Dataset entries:
╔══

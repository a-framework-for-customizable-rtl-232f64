// Joint-histogram reduction (Stage 3).
//
// Adds the HPE partial joint histograms lane by lane into the complete
// joint histogram. The PEs receive the same number of pixel pairs and
// therefore drain in lockstep, so the beats of all inputs arrive in the
// same cycle and are summed as they come (an assertion checks this).
// One register stage: out_* follow in_* by one cycle, one beat per cycle.
// Counts keep their width CW: the sum of all partial counts is at most the
// number of pixels, which CW is sized for.
module joint_hist_sum #(
  parameter int unsigned HPE = mi_pkg::HPE,
  parameter int unsigned EPE = mi_pkg::EPE,
  parameter int unsigned CW  = mi_pkg::CW
) (
  input  logic                            clk,
  input  logic                            rst_n,
  input  logic [HPE-1:0]                  in_valid_i,
  input  logic [HPE-1:0][EPE-1:0][CW-1:0] in_cnt_i,
  input  logic [HPE-1:0]                  in_last_i,
  output logic                            out_valid_o,
  output logic [EPE-1:0][CW-1:0]          out_cnt_o,
  output logic                            out_last_o
);

  logic [EPE-1:0][CW-1:0] sum;
  always_comb begin
    for (int e = 0; e < EPE; e++) begin
      sum[e] = '0;
      for (int p = 0; p < HPE; p++) sum[e] += in_cnt_i[p][e];
    end
  end

  always_ff @(posedge clk) begin
    if (!rst_n) begin
      out_valid_o <= 1'b0;
      out_last_o  <= 1'b0;
      out_cnt_o   <= '0;
    end else begin
      out_valid_o <= &in_valid_i;
      out_last_o  <= (&in_valid_i) & in_last_i[0];
      out_cnt_o   <= sum;
    end
  end

  assert property (@(posedge clk) disable iff (!rst_n)
                   (|in_valid_i) |-> (&in_valid_i))
    else $error("joint_hist_sum: partial histograms out of step");

endmodule
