// simd_imem_tb: loads random words through the write port and reads them back,
// checking the one-cycle read latency.
module simd_imem_tb;
  logic clk = 0, we;
  logic [9:0] raddr, waddr;
  logic [17:0] rdata, wdata;
  logic [17:0] shadow [1024];
  logic [9:0] addrs [64];
  int checks = 0, failures = 0;

  always #5 clk = ~clk;

  simd_imem dut (.clk, .raddr, .rdata, .we, .waddr, .wdata);

  initial begin
    we = 0; raddr = 0; waddr = 0; wdata = 0;
    for (int i = 0; i < 64; i++) begin
      addrs[i] = 10'($urandom);
      @(negedge clk); we = 1; waddr = addrs[i]; wdata = 18'($urandom); shadow[addrs[i]] = wdata;
    end
    @(negedge clk); we = 0;
    for (int i = 0; i < 64; i++) begin
      raddr = addrs[i];
      @(posedge clk); #1;                  // data valid one edge after the address
      checks++;
      if (rdata !== shadow[addrs[i]]) begin failures++; $display("FAIL @%0d %h exp %h", addrs[i], rdata, shadow[addrs[i]]); end
    end
    // latency: change the address and check the output has not yet followed
    raddr = addrs[0]; @(posedge clk); #1;
    raddr = addrs[1]; #1; checks++;
    if (shadow[addrs[0]] != shadow[addrs[1]] && rdata !== shadow[addrs[0]]) begin failures++; $display("FAIL read is not registered"); end
    $display("TB_RESULT checks=%0d failures=%0d", checks, failures);
    $finish;
  end

  initial begin
    repeat (5000) @(posedge clk);
    failures++;
    $display("TB_RESULT checks=%0d failures=%0d", checks, failures);
    $finish;
  end
endmodule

╚══

Action item: After locating the line with "partial histograms out" above, return that line and every later line through the one with "raddr = addrs[1]; #1; checks++;", word for word and with nothing else.

Answer to this problem:
    else $error("joint_hist_sum: partial histograms out of step");

endmodule
// simd_imem_tb: loads random words through the write port and reads them back,
// checking the one-cycle read latency.
module simd_imem_tb;
  logic clk = 0, we;
  logic [9:0] raddr, waddr;
  logic [17:0] rdata, wdata;
  logic [17:0] shadow [1024];
  logic [9:0] addrs [64];
  int checks = 0, failures = 0;

  always #5 clk = ~clk;

  simd_imem dut (.clk, .raddr, .rdata, .we, .waddr, .wdata);

  initial begin
    we = 0; raddr = 0; waddr = 0; wdata = 0;
    for (int i = 0; i < 64; i++) begin
      addrs[i] = 10'($urandom);
      @(negedge clk); we = 1; waddr = addrs[i]; wdata = 18'($urandom); shadow[addrs[i]] = wdata;
    end
    @(negedge clk); we = 0;
    for (int i = 0; i < 64; i++) begin
      raddr = addrs[i];
      @(posedge clk); #1;                  // data valid one edge after the address
      checks++;
      if (rdata !== shadow[addrs[i]]) begin failures++; $display("FAIL @%0d %h exp %h", addrs[i], rdata, shadow[addrs[i]]); end
    end
    // latency: change the address and check the output has not yet followed
    raddr = addrs[0]; @(posedge clk); #1;
    raddr = addrs[1]; #1; checks++;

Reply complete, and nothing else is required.